*** Given data ***

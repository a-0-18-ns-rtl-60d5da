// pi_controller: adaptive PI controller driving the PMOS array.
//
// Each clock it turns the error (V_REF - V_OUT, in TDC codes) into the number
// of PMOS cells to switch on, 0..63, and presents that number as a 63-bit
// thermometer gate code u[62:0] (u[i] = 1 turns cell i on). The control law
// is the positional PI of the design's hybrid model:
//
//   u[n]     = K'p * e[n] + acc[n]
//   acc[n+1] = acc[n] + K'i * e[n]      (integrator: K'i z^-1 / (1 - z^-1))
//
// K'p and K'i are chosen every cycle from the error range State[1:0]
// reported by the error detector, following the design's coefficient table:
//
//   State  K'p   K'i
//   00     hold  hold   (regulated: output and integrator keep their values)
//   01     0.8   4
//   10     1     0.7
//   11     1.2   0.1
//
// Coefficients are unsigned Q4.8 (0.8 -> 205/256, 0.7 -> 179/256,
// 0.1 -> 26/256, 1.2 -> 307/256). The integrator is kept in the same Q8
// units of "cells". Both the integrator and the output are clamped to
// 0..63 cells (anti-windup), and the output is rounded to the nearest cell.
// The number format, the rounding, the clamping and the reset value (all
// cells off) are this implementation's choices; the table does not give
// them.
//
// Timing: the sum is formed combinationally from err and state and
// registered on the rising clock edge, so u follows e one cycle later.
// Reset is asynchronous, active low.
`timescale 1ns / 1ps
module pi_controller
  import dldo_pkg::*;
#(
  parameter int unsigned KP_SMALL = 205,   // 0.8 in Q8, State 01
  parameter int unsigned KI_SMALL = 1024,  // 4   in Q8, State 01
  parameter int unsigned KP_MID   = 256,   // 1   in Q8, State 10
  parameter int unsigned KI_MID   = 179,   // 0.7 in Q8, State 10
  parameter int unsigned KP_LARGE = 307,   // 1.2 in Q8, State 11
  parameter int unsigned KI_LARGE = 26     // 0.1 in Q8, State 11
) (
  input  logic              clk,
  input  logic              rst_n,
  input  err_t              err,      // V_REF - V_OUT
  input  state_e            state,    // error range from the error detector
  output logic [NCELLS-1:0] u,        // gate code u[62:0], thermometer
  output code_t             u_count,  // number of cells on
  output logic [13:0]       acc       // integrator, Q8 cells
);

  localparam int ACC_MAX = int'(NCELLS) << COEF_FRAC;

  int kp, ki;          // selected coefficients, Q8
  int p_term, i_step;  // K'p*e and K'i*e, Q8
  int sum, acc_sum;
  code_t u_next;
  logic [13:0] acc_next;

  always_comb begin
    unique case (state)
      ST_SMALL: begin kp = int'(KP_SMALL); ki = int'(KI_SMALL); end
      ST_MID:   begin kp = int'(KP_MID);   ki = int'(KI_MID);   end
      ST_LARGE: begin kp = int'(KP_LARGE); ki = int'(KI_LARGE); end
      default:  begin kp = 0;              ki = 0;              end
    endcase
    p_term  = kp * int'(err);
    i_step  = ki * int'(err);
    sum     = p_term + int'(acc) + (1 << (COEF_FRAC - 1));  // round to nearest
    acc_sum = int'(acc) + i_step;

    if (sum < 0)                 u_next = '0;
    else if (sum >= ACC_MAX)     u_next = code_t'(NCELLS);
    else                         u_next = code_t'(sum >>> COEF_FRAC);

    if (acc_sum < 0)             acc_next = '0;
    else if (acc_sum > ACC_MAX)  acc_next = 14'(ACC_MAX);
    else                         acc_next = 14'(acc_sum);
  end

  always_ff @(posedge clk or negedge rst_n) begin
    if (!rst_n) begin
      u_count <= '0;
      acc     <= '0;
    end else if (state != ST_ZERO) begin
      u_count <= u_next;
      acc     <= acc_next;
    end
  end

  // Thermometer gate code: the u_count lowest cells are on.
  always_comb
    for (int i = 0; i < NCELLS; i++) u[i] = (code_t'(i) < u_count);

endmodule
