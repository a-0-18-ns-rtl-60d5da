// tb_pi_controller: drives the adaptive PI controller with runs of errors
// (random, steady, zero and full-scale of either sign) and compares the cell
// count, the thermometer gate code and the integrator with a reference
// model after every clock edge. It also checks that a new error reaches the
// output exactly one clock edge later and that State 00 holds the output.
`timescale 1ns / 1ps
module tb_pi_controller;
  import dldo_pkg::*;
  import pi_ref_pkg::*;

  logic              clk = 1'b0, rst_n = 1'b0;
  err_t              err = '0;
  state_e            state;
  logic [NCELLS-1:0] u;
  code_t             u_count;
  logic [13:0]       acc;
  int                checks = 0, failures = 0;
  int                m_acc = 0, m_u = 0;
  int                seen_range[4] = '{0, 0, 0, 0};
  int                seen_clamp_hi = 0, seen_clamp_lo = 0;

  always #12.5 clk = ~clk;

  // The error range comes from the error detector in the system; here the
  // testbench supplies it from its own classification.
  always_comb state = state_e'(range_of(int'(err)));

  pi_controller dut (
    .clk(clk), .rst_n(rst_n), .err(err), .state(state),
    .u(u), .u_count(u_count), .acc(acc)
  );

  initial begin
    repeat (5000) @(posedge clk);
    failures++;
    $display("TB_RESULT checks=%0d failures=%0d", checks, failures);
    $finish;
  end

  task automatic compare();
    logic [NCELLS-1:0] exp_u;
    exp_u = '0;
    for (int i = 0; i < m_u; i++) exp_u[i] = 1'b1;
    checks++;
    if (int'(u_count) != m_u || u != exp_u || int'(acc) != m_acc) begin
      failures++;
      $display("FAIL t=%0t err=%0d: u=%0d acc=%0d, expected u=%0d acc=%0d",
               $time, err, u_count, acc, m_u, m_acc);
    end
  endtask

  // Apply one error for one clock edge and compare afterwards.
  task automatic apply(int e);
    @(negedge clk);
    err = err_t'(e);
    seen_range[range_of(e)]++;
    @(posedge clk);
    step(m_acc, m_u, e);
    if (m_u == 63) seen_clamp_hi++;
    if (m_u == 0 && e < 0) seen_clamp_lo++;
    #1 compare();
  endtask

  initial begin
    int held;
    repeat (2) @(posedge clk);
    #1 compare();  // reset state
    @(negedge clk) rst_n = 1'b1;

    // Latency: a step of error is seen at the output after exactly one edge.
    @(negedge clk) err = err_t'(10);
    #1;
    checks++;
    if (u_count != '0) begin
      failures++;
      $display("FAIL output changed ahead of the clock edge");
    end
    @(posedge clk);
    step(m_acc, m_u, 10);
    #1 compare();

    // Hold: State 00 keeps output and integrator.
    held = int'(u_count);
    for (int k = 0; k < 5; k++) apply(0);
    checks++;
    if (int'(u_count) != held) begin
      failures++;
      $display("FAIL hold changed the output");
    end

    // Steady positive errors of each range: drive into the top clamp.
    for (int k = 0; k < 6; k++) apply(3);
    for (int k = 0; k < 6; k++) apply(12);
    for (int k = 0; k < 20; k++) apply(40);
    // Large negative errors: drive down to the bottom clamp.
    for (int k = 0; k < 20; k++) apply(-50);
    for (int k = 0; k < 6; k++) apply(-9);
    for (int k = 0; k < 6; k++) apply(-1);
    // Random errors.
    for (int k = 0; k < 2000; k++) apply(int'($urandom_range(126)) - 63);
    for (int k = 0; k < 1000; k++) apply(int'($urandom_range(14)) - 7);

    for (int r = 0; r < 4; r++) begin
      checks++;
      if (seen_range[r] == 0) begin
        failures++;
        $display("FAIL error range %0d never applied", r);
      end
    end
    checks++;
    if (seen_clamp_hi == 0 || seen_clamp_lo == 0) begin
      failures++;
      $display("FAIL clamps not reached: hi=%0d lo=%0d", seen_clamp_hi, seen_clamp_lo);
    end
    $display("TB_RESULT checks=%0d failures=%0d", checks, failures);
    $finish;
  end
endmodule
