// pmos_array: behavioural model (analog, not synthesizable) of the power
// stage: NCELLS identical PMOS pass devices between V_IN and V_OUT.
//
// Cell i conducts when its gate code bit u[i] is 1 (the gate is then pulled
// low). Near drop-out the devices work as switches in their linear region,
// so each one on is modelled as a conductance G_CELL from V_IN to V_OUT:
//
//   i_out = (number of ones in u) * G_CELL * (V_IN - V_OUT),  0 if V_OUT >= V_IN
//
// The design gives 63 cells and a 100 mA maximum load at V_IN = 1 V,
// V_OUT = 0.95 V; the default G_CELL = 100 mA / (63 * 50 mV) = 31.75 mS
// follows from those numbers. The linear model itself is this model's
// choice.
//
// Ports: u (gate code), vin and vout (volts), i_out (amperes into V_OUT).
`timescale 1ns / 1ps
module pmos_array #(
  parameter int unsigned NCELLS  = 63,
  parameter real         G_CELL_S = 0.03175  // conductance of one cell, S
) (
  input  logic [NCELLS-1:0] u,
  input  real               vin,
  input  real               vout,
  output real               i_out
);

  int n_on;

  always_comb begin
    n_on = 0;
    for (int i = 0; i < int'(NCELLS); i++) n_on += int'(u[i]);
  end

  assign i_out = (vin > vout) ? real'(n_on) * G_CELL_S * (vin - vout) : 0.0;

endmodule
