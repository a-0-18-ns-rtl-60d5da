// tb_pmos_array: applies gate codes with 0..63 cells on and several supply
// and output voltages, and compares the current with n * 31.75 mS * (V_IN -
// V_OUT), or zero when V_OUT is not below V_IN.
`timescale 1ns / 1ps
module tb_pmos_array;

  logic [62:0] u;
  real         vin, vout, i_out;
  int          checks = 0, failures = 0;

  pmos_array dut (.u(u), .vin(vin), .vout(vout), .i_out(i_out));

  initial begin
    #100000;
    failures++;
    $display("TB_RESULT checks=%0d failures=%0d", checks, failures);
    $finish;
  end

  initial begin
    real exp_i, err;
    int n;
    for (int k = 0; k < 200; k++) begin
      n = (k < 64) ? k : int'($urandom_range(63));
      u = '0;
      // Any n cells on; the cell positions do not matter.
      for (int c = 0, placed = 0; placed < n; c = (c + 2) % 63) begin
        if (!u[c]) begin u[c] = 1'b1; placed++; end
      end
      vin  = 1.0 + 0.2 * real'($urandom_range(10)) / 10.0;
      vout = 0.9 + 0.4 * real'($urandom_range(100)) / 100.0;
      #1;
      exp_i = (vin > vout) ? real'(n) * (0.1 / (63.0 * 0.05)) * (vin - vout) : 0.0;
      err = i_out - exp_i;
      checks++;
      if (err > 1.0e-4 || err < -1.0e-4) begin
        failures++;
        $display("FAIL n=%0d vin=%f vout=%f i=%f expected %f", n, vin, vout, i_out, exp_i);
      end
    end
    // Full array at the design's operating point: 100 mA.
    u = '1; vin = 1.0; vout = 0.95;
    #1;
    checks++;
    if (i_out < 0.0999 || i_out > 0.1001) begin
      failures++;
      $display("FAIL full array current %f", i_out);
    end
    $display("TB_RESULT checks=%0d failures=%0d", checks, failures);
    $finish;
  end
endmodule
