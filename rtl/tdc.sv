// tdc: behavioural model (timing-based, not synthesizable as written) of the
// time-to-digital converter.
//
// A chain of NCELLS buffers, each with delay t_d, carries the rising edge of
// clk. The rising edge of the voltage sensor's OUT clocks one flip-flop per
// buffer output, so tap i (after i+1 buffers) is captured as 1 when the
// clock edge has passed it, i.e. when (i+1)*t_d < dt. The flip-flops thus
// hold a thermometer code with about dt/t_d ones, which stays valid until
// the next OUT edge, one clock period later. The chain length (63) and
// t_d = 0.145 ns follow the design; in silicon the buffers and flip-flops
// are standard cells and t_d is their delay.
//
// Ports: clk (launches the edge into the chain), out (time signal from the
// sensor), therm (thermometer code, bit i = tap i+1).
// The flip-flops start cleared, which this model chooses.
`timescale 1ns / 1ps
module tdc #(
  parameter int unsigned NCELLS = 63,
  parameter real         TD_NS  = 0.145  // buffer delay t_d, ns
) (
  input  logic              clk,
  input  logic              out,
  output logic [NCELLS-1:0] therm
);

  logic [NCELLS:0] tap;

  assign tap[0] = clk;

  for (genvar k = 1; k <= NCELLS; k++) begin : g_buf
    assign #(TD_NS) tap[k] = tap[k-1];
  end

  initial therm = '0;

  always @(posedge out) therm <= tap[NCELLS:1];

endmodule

***
*** Given data ***

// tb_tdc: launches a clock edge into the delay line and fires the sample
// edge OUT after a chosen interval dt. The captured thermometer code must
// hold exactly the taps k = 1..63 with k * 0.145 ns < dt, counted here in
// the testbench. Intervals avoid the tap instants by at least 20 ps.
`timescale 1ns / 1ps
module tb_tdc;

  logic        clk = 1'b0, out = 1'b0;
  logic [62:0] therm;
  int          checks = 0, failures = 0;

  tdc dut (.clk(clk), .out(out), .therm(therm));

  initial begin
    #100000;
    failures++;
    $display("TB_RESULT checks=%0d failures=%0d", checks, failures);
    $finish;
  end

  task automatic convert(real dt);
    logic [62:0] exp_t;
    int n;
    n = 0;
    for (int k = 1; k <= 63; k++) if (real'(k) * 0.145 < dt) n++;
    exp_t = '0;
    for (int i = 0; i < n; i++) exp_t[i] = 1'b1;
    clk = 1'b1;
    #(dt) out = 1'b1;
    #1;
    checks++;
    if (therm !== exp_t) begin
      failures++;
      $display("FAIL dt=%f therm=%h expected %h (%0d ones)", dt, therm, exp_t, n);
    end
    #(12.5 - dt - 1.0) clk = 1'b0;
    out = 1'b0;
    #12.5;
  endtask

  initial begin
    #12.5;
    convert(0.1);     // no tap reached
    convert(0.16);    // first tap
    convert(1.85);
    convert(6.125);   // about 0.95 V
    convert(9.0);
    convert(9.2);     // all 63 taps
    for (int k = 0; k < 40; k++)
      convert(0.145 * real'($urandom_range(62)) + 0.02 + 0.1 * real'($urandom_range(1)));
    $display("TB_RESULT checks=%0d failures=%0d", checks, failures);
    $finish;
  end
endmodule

***
*** Given data ***

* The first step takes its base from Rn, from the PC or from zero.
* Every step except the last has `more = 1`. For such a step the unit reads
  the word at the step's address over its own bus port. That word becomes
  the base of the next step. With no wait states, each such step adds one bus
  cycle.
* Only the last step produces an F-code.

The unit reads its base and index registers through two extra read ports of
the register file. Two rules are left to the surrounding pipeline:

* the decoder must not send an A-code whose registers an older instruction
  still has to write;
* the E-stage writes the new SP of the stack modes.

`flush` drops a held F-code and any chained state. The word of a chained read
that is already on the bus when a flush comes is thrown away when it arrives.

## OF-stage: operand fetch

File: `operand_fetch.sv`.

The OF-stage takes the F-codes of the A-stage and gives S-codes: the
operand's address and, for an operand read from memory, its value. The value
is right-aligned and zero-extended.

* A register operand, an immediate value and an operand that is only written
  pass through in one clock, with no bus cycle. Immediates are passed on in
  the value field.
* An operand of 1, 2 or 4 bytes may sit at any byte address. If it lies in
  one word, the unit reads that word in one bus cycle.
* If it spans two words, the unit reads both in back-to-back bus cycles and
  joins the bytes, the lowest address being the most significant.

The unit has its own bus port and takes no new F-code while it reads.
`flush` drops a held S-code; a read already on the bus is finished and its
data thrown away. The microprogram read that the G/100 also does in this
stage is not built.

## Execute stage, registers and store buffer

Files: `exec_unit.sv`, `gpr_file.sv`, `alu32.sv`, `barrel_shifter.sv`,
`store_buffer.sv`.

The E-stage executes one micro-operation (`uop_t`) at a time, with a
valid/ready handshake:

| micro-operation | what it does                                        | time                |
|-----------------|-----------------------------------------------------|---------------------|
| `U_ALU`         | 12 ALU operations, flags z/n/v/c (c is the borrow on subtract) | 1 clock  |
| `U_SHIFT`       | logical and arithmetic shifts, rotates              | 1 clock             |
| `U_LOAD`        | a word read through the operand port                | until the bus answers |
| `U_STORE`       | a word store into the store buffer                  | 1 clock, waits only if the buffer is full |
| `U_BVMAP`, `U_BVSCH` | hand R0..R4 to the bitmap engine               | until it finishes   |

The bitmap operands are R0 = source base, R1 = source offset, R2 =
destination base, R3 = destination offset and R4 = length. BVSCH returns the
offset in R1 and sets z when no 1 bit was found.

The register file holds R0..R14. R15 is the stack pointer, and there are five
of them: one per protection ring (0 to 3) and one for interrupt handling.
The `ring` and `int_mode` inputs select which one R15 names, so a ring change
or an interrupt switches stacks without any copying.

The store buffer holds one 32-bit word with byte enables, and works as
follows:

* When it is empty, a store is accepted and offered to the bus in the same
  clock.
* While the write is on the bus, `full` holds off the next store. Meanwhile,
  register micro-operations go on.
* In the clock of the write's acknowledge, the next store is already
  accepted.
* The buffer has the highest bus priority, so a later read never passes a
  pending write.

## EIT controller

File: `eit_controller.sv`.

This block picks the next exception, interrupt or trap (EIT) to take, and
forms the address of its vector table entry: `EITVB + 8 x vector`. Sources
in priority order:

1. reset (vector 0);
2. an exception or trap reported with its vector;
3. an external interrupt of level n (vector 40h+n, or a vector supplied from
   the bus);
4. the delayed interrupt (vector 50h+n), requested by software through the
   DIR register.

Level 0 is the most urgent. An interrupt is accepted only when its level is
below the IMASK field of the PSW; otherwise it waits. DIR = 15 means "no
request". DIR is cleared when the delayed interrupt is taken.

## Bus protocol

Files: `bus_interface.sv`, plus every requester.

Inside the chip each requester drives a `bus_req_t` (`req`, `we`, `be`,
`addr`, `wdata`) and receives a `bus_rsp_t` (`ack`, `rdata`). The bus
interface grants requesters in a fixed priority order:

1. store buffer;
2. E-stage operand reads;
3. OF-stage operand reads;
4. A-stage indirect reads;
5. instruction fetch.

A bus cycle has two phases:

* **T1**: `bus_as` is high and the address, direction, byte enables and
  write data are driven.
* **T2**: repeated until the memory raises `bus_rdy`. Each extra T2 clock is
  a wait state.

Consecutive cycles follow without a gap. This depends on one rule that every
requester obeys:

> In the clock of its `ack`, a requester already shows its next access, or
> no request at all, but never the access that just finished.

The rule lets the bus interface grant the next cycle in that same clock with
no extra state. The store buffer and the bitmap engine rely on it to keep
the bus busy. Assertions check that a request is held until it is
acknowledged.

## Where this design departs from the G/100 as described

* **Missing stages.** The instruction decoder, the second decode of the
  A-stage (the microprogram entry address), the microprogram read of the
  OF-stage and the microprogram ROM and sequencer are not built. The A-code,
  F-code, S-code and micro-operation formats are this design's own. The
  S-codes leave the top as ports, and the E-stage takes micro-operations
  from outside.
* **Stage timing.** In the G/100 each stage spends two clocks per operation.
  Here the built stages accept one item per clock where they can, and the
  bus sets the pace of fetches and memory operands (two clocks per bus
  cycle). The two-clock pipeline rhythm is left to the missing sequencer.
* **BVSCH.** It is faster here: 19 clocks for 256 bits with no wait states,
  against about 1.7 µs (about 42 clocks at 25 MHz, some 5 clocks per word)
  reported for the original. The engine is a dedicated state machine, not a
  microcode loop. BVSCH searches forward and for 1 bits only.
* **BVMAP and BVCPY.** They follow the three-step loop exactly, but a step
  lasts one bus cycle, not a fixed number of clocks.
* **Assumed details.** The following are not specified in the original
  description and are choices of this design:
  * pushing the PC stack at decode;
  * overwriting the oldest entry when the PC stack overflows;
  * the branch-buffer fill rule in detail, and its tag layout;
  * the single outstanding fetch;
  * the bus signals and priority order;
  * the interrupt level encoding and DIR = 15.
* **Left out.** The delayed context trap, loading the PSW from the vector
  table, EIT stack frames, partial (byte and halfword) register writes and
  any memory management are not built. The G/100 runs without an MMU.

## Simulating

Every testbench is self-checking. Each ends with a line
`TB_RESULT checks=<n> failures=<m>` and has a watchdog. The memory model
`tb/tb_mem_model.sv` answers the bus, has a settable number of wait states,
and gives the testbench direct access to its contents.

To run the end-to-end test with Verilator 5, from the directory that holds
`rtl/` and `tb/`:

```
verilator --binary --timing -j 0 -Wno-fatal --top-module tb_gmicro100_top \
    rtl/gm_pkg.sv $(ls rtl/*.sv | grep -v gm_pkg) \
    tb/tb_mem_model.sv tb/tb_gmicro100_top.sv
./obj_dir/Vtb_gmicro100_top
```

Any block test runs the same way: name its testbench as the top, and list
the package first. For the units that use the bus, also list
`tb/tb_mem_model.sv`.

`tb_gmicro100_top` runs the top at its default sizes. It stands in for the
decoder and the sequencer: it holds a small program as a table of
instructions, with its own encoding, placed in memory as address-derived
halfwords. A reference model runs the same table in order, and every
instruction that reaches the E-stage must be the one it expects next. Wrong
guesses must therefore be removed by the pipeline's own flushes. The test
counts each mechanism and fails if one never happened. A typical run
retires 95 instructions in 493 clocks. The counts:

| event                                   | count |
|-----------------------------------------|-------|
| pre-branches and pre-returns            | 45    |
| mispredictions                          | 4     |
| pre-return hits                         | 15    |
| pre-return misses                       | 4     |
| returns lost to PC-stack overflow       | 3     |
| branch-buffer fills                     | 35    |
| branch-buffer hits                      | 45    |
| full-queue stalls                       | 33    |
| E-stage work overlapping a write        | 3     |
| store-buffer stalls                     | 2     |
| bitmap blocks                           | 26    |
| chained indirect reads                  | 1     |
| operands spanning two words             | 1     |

***

Which lines of the records hold the string "clocks"? Copy each one.

// clk. The rising edge of the voltage sensor's OUT clocks one flip-flop per
* **Stage timing.** In the G/100 each stage spends two clocks per operation.
  bus sets the pace of fetches and memory operands (two clocks per bus
* **BVSCH.** It is faster here: 19 clocks for 256 bits with no wait states,
  against about 1.7 µs (about 42 clocks at 25 MHz, some 5 clocks per word)
  lasts one bus cycle, not a fixed number of clocks.
retires 95 instructions in 493 clocks. The counts:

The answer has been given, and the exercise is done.